Wicepremier Gliński przypomina w nim, że w 1939 r., tuż przed napaścią Niemiec na Polskę w Warszawie mieszkało blisko 370 tys. Żydów. Stanowili ok. 30 proc. ogółu mieszkańców miasta. Po wybuchu II wojny światowej do polskiej stolicy Niemcy systematycznie przesiedlali Żydów z ziem włączonych do Rzeszy i z okupowanych terenów Polski. Wiosną 1940 r. Niemcy zaczęli tworzyć zamkniętą dzielnicę żydowską. Do ostatecznego zamknięcia getta w Warszawie doszło w listopadzie 1940 r. Za murami, na obszarze 307 ha, znalazło się około 400 tys. Żydów. W kwietniu 1941 r. do getta napłynęli przesiedleńcy. Liczba ludności zamkniętej w murach getta wzrosła do 450 tys. osób.
W lipcu 1942 r. okupanci rozpoczęli masową wywózkę Żydów z warszawskiego getta do obozu zagłady w Treblince. Szacuje się, że zamordowanych zostało wtedy od 250 do 300 tysięcy Żydów. Około 100 tysięcy zmarło w getcie z głodu i chorób na skutek stworzonych przez Niemców nieludzkich warunków - przypomniał polski wicepremier.
"W kwietniu 1943 r., w przeddzień żydowskiego święta Paschy, okupujący polską stolicę Niemcy otoczyli stworzoną przez siebie żydowską dzielnicę, warszawskie getto, przygotowując się do jego ostatecznej likwidacji. 19 kwietnia niemiecka policja i siły pomocnicze SS wkroczyły, by dokończyć dzieła zagłady. (...) Żydowscy powstańcy zaatakowali Niemców przy użyciu broni palnej, koktajli Mołotowa oraz granatów ręcznych. Dwa niemieckie pojazdy zostały podpalone za pomocą butelek z benzyną. Zaskoczeni Niemcy początkowo nie byli w stanie przełamać zaciętego oporu obrońców" - przypomina polski minister kultury i dziedzictwa narodowego.

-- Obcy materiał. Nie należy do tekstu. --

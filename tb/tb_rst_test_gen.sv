// tb_rst_test_gen: measures the line pulse widths: test pulse 1 clock with a
// 'depart' marker, reset pulse RESET_CYCLES clocks (100 us at 53.1 MHz =
// 5310 at the default); requests during a pulse are ignored.
module tb_rst_test_gen;
  logic clk = 0, rst_n = 0, test = 0, reset = 0, line, depart;
  int checks = 0, failures = 0, width = 0, last_width = 0, ndep = 0, npulse = 0;

  rst_test_gen dut (.*);
  always #5 clk = ~clk;
  always @(posedge clk) begin
    if (!rst_n) width = 0;
    else if (line) width++;
    else if (width != 0) begin last_width = width; width = 0; npulse++; end
    if (depart) ndep++;
  end

  task automatic chk(input bit c, input string s);
    checks++; if (!c) begin failures++; $display("FAIL %s", s); end
  endtask

  initial begin
    repeat (3) @(negedge clk); rst_n = 1;
    @(negedge clk); test = 1; @(negedge clk); test = 0;
    repeat (5) @(negedge clk);
    chk(last_width == 1 && ndep == 1, $sformatf("test width %0d", last_width));
    @(negedge clk); reset = 1; @(negedge clk); reset = 0;
    repeat (100) @(negedge clk);
    test = 1; @(negedge clk); test = 0;
    repeat (5400) @(negedge clk);
    chk(last_width == 5310, $sformatf("reset width %0d", last_width));
    chk(npulse == 2 && ndep == 1, "request during pulse ignored");
    $display("TB_RESULT checks=%0d failures=%0d", checks, failures);
    $finish;
  end
  initial begin #1000000; failures++; $display("TB_RESULT checks=%0d failures=%0d", checks, failures); $finish; end
endmodule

Skazani na zagładę Żydzi bronili się jednak do początku maja, a symbolicznym ostatnim aktem powstania było zburzenie przez Niemców Wielkiej Synagogi na Tłomackiem w Warszawie - zauważa prof. Gliński. Jak podkreśla, powstanie w getcie warszawskim było pierwszym powstaniem wielkomiejskim i zarazem największym zrywem ludności żydowskiej w trakcie niemieckiej okupacji.
W ocenie wicepremiera, powstanie w getcie wpisuje się w tradycję zrywów powstańczych w Polsce, które są niezwykle ważnym tematem polskiej historii, literatury i sztuki.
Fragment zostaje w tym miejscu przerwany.